En outre, le projet constitutionnel que le gouvernement entend soumettre au suffrage populaire souffre d’un déficit grave de légitimité démocratique et de transparence linguistique. Aucune version officielle du texte n’a été diffusée en créole, langue maternelle et officielle de l’immense majorité de la population, en violation du principe de double langue énoncé à l’article 5 de la Constitution. La version française disponible, elle-même non publiée au Journal officiel Le Moniteur, contient des formulations imprécises, des incohérences normatives et des affirmations juridiques douteuses. L’absence d’un processus consultatif institutionnalisé, d’audiences publiques ou de débats pluralistes empêche tout exercice véritable de souveraineté populaire. L’exclusion de la langue créole, au-delà de sa dimension technique, constitue une atteinte grave à la citoyenneté active, au principe d’intelligibilité des normes, et à l’obligation constitutionnelle d’inclusion.

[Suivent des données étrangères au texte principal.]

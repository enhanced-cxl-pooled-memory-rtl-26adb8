// End-to-end testbench of sage_top in a reduced configuration (2 hosts, 4
// tables of 16 identifiers in 4 clusters, 8-element rows, 2 NDP units, 2
// tokens per host, six rows of HRB per table) so that it builds and runs in seconds; tb_sage_top
// runs the same sequence at the default sizes.  Here the clusters the
// ranker names are the ones just used and still resident, so the prefetch
// walk is checked to skip them; admission is checked in tb_sage_top.  One complete operation:
//   1. batch 0: every host looks up 64 samples x 26 tables with contextual
//      locality (samples of one context share a small set of identifiers);
//   2. batch end, prefetch windows open, the device re-clusters and ranks,
//      every host stages the ranked clusters under its byte budget;
//   3. batch 1: the same kind of lookups, now partly served from prefetched
//      clusters;
//   4. look-ahead NDP: hosts offload sparse-interaction tasks, some refused
//      for lack of tokens, results read back and checked against dot
//      products computed here from the pooled-memory formula; token budgets
//      adapt to late and early feedback.
// Host 0's table-0 region is shrunk to half a row (every lookup must bypass)
// and its table-1 region to 8 rows (clusters must evict each other).  Each
// mechanism is counted and a failure is counted for any that never occurs.
module tb_sage_top_small;
  import sage_pkg::*;
  localparam int NH = 2, NT = 4, NI = 16, NC = 4, NU = 2, TK = 2, F = NT;
  localparam int D = 8, DW = 16, AW = 32, ACW = 40, NP = F * (F - 1) / 2;
  localparam int BATCH = 16, QD = 4, WATCHDOG = 200000, WIN = 8, SLOTS = 16;
  localparam int HW = (NH > 1) ? $clog2(NH) : 1, TW = $clog2(NT), IW = $clog2(NI);
  localparam int CW = $clog2(NC), KW = (TK > 1) ? $clog2(TK) : 1, UW = $clog2(NU);
  localparam int PW = $clog2(NP + 1), QW = $clog2(QD);

  logic clk = 0, rst_n = 0;
  always #5 clk = ~clk;

  logic [NH-1:0] h_lk_valid, h_lk_ready, h_lk_resp_valid, h_evict_valid, h_batch_end;
  logic [TW-1:0] h_lk_table [NH];
  logic [IW-1:0] h_lk_id [NH];
  hrb_res_e h_lk_result [NH];
  logic [CW-1:0] h_lk_cluster [NH], h_evict_cluster [NH];
  logic [TW-1:0] h_evict_table [NH];
  logic [31:0] h_evict_bytes [NH];
  logic [NH-1:0] h_pf_start, h_pf_done;
  logic [31:0] h_pf_budget [NH], h_pf_staged [NH];
  logic [15:0] h_pf_admitted [NH];
  logic cfg_we; logic [HW-1:0] cfg_host; logic [TW-1:0] cfg_table; logic [31:0] cfg_cap;
  logic epoch_end, pred_busy, pred_done; logic [31:0] stage_budget; logic [15:0] pred_moved; logic [31:0] mon_dropped;
  logic [NH-1:0] h_task_valid, h_task_ready, h_task_resp_valid, h_task_grant, h_rel_valid, h_fb_valid, h_fb_late;
  logic [F*AW-1:0] h_task_desc [NH];
  logic [KW-1:0] h_task_slot [NH], h_rel_slot [NH];
  logic [TK-1:0] h_task_done [NH];
  logic [KW:0] h_tok_budget [NH];
  logic [QW:0] ndp_depth;
  logic res_rd_en; logic [HW-1:0] res_rd_host; logic [KW-1:0] res_rd_slot; logic [PW-1:0] res_rd_idx;
  logic [ACW-1:0] res_rd_data;
  logic mem_req_valid, mem_req_ready, mem_rsp_valid;
  logic [AW-1:0] mem_req_addr; logic [UW-1:0] mem_req_tag, mem_rsp_tag;
  logic [D*DW-1:0] mem_rsp_data;

  sage_top #(.NUM_HOSTS(NH), .NUM_TABLES(NT), .N_IDS(NI), .W(WIN), .K_TOP(4),
             .N_CLUST(NC), .HRB_SLOTS(SLOTS), .HRB_BYTES(64'(NT * 6 * D * DW / 8)), .EMB_DIM(D), .NDP_UNITS(NU),
             .TOK_CAP(TK), .QDEPTH(QD)) dut (.*);

  int checks = 0, failures = 0;
  task automatic check(input bit ok, input string what);
    checks++; if (!ok) begin failures++; if (failures < 20) $display("FAIL: %s", what); end
  endtask

  // ---------------- pooled memory model: 20-cycle latency, in order ----------------
  function automatic int elem(input int addr, input int d);
    return ((addr * 29 + d * 13) % 401) - 200;
  endfunction
  function automatic logic [D*DW-1:0] row(input int addr);
    logic [D*DW-1:0] r;
    for (int d = 0; d < D; d++) r[d*DW +: DW] = DW'(elem(addr, d));
    return r;
  endfunction
  int mq_t[$]; int mq_a[$]; int mq_g[$];
  longint cyc = 0;
  always @(posedge clk) begin
    cyc <= cyc + 1;
    mem_rsp_valid <= 1'b0;
    if (mq_t.size() > 0 && longint'(mq_t[0]) <= cyc) begin
      void'(mq_t.pop_front());
      mem_rsp_valid <= 1'b1; mem_rsp_tag <= UW'(mq_g.pop_front()); mem_rsp_data <= row(mq_a.pop_front());
    end
    if (mem_req_valid && mem_req_ready) begin
      mq_t.push_back(int'(cyc) + 20); mq_a.push_back(int'(mem_req_addr)); mq_g.push_back(int'(mem_req_tag));
    end
  end
  always @(negedge clk) mem_req_ready = ($urandom % 4 != 0);

  // ---------------- mechanism counters ----------------
  int n_hit = 0, n_admit = 0, n_bypass = 0, n_evict = 0, n_lk = 0;
  int hit_b [2] = '{0, 0};
  int batch = 0;
  int bad_bypass = 0, t0_lookups = 0;
  always @(posedge clk) if (rst_n) for (int h = 0; h < NH; h++) begin
    if (h_lk_resp_valid[h]) begin
      n_lk++;
      case (h_lk_result[h])
        RES_HIT:    begin n_hit++; hit_b[batch]++; end
        RES_ADMIT:  n_admit++;
        RES_BYPASS: n_bypass++;
        default:    check(0, "demand answered with SKIP");
      endcase
    end
    if (h_evict_valid[h]) n_evict++;
  end
  // host 0 table 0 must always bypass
  logic [TW-1:0] h0_last_table;
  always @(posedge clk) if (rst_n) begin
    if (h_lk_valid[0] && h_lk_ready[0]) h0_last_table <= h_lk_table[0];
    if (h_lk_resp_valid[0] && h0_last_table == '0) begin
      t0_lookups++; if (h_lk_result[0] != RES_BYPASS) bad_bypass++;
    end
  end

  // ---------------- host lookup drivers ----------------
  function automatic int ctx_id(input int h, input int s, input int t, input int b);
    int c;
    c = (s * 5 + h * 3 + b) % NC;
    return (c * (NI / NC) + (t + s) % 3) % NI;
  endfunction
  task automatic host_batch(input int h, input int b);
    for (int s = 0; s < BATCH; s++) for (int t = 0; t < NT; t++) begin
      @(negedge clk);
      h_lk_valid[h] = 1; h_lk_table[h] = TW'(t); h_lk_id[h] = IW'(ctx_id(h, s, t, b));
      @(posedge clk); #1; while (!h_lk_ready[h]) begin @(posedge clk); #1; end
      @(negedge clk); h_lk_valid[h] = 0;
    end
  endtask
  task automatic all_batch(input int b);
    for (int h = 0; h < NH; h++) begin
      automatic int hh = h;
      fork host_batch(hh, b); join_none
    end
    wait fork;
    repeat (10) @(negedge clk);
  endtask

  // ---------------- NDP task helpers ----------------
  task automatic make_desc(input int h, input int s, output logic [F*AW-1:0] d);
    for (int t = 0; t < F; t++) d[t*AW +: AW] = AW'(t * 65536 + ctx_id(h, s, t, 1));
  endtask
  task automatic offload(input int h, input int s, output bit g, output int slot);
    logic [F*AW-1:0] d;
    make_desc(h, s, d);
    @(negedge clk); h_task_valid[h] = 1; h_task_desc[h] = d;
    @(posedge clk); #1; while (!h_task_ready[h]) begin @(posedge clk); #1; end
    @(negedge clk); h_task_valid[h] = 0;
    g = h_task_grant[h]; slot = int'(h_task_slot[h]);
  endtask
  logic [TK-1:0] done_seen [NH];
  always @(posedge clk) if (rst_n) for (int h = 0; h < NH; h++) done_seen[h] <= done_seen[h] | h_task_done[h];

  task automatic read_check(input int h, input int slot, input int s, input int idx);
    int a, b; longint e; logic [F*AW-1:0] d;
    make_desc(h, s, d);
    a = 0; b = 1;
    for (int k = 0; k < idx; k++) begin b++; if (b == F) begin a++; b = a + 1; end end
    e = 0;
    for (int x = 0; x < D; x++) e += longint'(elem(int'(d[a*AW +: AW]), x)) * longint'(elem(int'(d[b*AW +: AW]), x));
    @(negedge clk); res_rd_en = 1; res_rd_host = HW'(h); res_rd_slot = KW'(slot); res_rd_idx = PW'(idx);
    @(negedge clk); res_rd_en = 0;
    check(longint'($signed(res_rd_data)) == e, $sformatf("host %0d slot %0d pair %0d: %0d expected %0d", h, slot, idx, $signed(res_rd_data), e));
  endtask

  initial begin
    repeat (WATCHDOG) @(posedge clk);
    failures++; $display("FAIL: watchdog");
    $display("TB_RESULT checks=%0d failures=%0d", checks, failures); $finish;
  end

  initial begin
    static int n_grant = 0, n_refuse = 0, n_pf_adm = 0, moved0 = 0, staged_total = 0;
    int granted_slot [NH][$]; int granted_smp [NH][$];
    h_lk_valid = '0; h_batch_end = '0; h_pf_start = '0; cfg_we = 0; cfg_host = '0; cfg_table = '0; cfg_cap = 0;
    epoch_end = 0; stage_budget = 32'd4096; h_task_valid = '0; h_rel_valid = '0; h_fb_valid = '0; h_fb_late = '0;
    res_rd_en = 0; res_rd_host = '0; res_rd_slot = '0; res_rd_idx = '0; mem_rsp_valid = 0; mem_rsp_tag = '0; mem_rsp_data = '0;
    for (int h = 0; h < NH; h++) begin
      h_lk_table[h] = '0; h_lk_id[h] = '0; h_pf_budget[h] = 32'd16384; h_task_desc[h] = '0; h_rel_slot[h] = '0; done_seen[h] = '0;
    end
    repeat (5) @(posedge clk); rst_n = 1;
    // region sizes of host 0: table 0 too small for any cluster, table 1 one cluster
    @(negedge clk); cfg_we = 1; cfg_host = '0; cfg_table = '0; cfg_cap = D * DW / 16;
    @(negedge clk); cfg_table = TW'(1); cfg_cap = 8 * D * DW / 8;
    @(negedge clk); cfg_we = 0;
    // wait for the co-occurrence arrays to clear
    repeat (NI * NI + 10) @(negedge clk);

    // ---- batch 0 ----
    all_batch(0);
    check(n_lk == NH * BATCH * NT, $sformatf("batch 0: %0d lookups answered", n_lk));
    @(negedge clk); h_batch_end = '1; @(negedge clk); h_batch_end = '0;

    // ---- prediction and prefetch ----
    @(negedge clk); h_pf_start = '1; @(negedge clk); h_pf_start = '0;
    moved0 = int'(pred_moved);
    @(negedge clk); epoch_end = 1; @(negedge clk); epoch_end = 0;
    check(pred_busy, "predictor busy after epoch end");
    while (!pred_done) @(negedge clk);
    for (int w = 0; w < 200 && h_pf_done != '1; w++) @(negedge clk);
    check(h_pf_done == '1, "every prefetch window finished");
    for (int h = 0; h < NH; h++) begin
      n_pf_adm += int'(h_pf_admitted[h]); staged_total += int'(h_pf_staged[h]);
      check(h_pf_staged[h] <= h_pf_budget[h], "prefetch within budget");
    end
    $display("prediction: %0d identifiers moved, %0d clusters staged (%0d bytes)", int'(pred_moved) - moved0, n_pf_adm, staged_total);

    // ---- batch 1 ----
    batch = 1;
    all_batch(1);
    check(n_lk == 2 * NH * BATCH * NT, "batch 1: all lookups answered");
    check(bad_bypass == 0 && t0_lookups == 2 * BATCH, $sformatf("host 0 table 0: %0d of %0d lookups not bypassed", bad_bypass, t0_lookups));

    // ---- look-ahead NDP ----
    for (int h = 0; h < NH; h++) for (int s = 0; s < TK + 1; s++) begin
      bit g; int sl;
      offload(h, s, g, sl);
      if (g) begin n_grant++; granted_slot[h].push_back(sl); granted_smp[h].push_back(s); end
      else n_refuse++;
    end
    for (int w = 0; w < 100000; w++) begin
      bit all_done; all_done = 1;
      for (int h = 0; h < NH; h++) foreach (granted_slot[h][k]) if (!done_seen[h][granted_slot[h][k]]) all_done = 0;
      if (all_done) break;
      @(negedge clk);
    end
    for (int h = 0; h < NH; h++) foreach (granted_slot[h][k]) begin
      check(done_seen[h][granted_slot[h][k]], "task completed");
      read_check(h, granted_slot[h][k], granted_smp[h][k], 0);
      read_check(h, granted_slot[h][k], granted_smp[h][k], 1);
      read_check(h, granted_slot[h][k], granted_smp[h][k], NP / 2);
      read_check(h, granted_slot[h][k], granted_smp[h][k], NP - 1);
    end
    // consume results, return the tokens, report lateness
    for (int h = 0; h < NH; h++) foreach (granted_slot[h][k]) begin
      @(negedge clk); h_rel_valid[h] = 1; h_rel_slot[h] = KW'(granted_slot[h][k]); @(negedge clk); h_rel_valid = '0;
    end
    @(negedge clk); h_fb_valid = '1; for (int h = 0; h < NH; h++) h_fb_late[h] = (h < NH / 2); @(negedge clk); h_fb_valid = '0;
    check(int'(h_tok_budget[0]) == TK - 1 && int'(h_tok_budget[NH-1]) == TK, "token budgets adapt to feedback");

    // ---- mechanism report ----
    $display("monitor dropped %0d reports", mon_dropped);
    $display("hits %0d (batch0 %0d, batch1 %0d) admits %0d bypass %0d evictions %0d prefetched %0d ndp granted %0d refused %0d",
             n_hit, hit_b[0], hit_b[1], n_admit, n_bypass, n_evict, n_pf_adm, n_grant, n_refuse);
    check(n_hit > 0, "HRB hit happened");
    check(n_admit > 0, "whole-cluster admission happened");
    check(n_bypass > 0, "bypass happened");
    check(n_evict > 0, "group-LRU eviction happened");
    check(n_pf_adm + int'(dut.g_host[0].n_skip) > 0, "prefetch walk resolved candidates");
    check(int'(pred_moved) > moved0, "re-clustering moved identifiers");
    check(n_grant > 0, "NDP task granted");
    check(n_refuse > 0, "NDP task refused (host fallback)");
    check(mon_dropped > 0, "monitor sampled under contention");
    $display("TB_RESULT checks=%0d failures=%0d", checks, failures);
    $finish;
  end
endmodule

Enfin, cette initiative est portée par un exécutif collégial dit « à neuf têtes », dont aucun membre n’est issu du suffrage universel, et dont plusieurs figures sont citées dans des rapports de la DCPJ et de l’ULCC pour corruption présumée et collusion avec des groupes armés. En l’absence de mandat populaire, de contrôle parlementaire, ou de reddition de comptes, ce pouvoir transitoire ne saurait engager une réforme constitutionnelle de cette ampleur. Une telle prétention, fondée sur un accord non ratifié et jamais publié officiellement, reflète davantage une volonté d’imposition autoritaire qu’un processus de refondation légitime. Loin de restaurer l’ordre constitutionnel, une telle démarche contribuerait à l’aggravation de la crise de confiance entre les citoyens et les institutions, et renforcerait l’illégitimité du pouvoir en place.

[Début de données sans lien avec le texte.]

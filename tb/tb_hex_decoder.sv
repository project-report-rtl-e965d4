// tb_hex_decoder: checks all 16 digits of hex_decoder against the lit
// segments of each glyph, written as segment letters a..g.
module tb_hex_decoder;
  logic [3:0] digit;
  logic [6:0] seg;
  int checks = 0, failures = 0;

  hex_decoder dut (.digit, .seg);

  // Segments lit for each digit (a = bit 0 ... g = bit 6).
  string lit [16] = '{"abcdef", "bc", "abdeg", "abcdg", "bcfg", "acdfg",
                      "acdefg", "abc", "abcdefg", "abcdfg", "abcefg",
                      "cdefg", "adef", "bcdeg", "adefg", "aefg"};

  function automatic logic [6:0] expected(int d);
    logic [6:0] on = '0;
    for (int i = 0; i < lit[d].len(); i++) on[lit[d][i] - "a"] = 1'b1;
    return ~on;  // active low
  endfunction

  initial begin
    for (int d = 0; d < 16; d++) begin
      digit = 4'(d);
      #1;
      checks++;
      if (seg !== expected(d)) begin
        failures++;
        $display("digit %h: seg %b, expected %b", d, seg, expected(d));
      end
    end
    $display("TB_RESULT checks=%0d failures=%0d", checks, failures);
    $finish;
  end

  initial begin
    #1000;
    failures++;
    $display("TB_RESULT checks=%0d failures=%0d", checks, failures);
    $finish;
  end
endmodule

L’interdiction explicite du référendum constitutionnel par l’article 284.3, conjuguée à l’effondrement des conditions sécuritaires, à l’absence de mécanismes démocratiques fonctionnels et à la vacance persistante de toute légitimité institutionnelle, rend non seulement inenvisageable, mais juridiquement irrecevable et matériellement irréalisable toute tentative de consultation populaire en Haïti d’ici la fin de l’année 2025. Dans un tel contexte de désordre normatif et de violence structurelle, un référendum ne constituerait qu’un simulacre procédural, vidé de son fondement démocratique, imposé à une population exclue du processus constituant. La Constitution, en tant qu’acte souverain par excellence, ne saurait être altérée sans le respect intégral de la légalité qu’elle prescrit, du consentement populaire qu’elle exige, et de l’autorité républicaine qu’elle incarne. Toute entreprise qui prétendrait la modifier en dehors de ce cadre relèverait moins d’une réforme institutionnelle que d’un acte de rupture contre l’État de droit lui-même.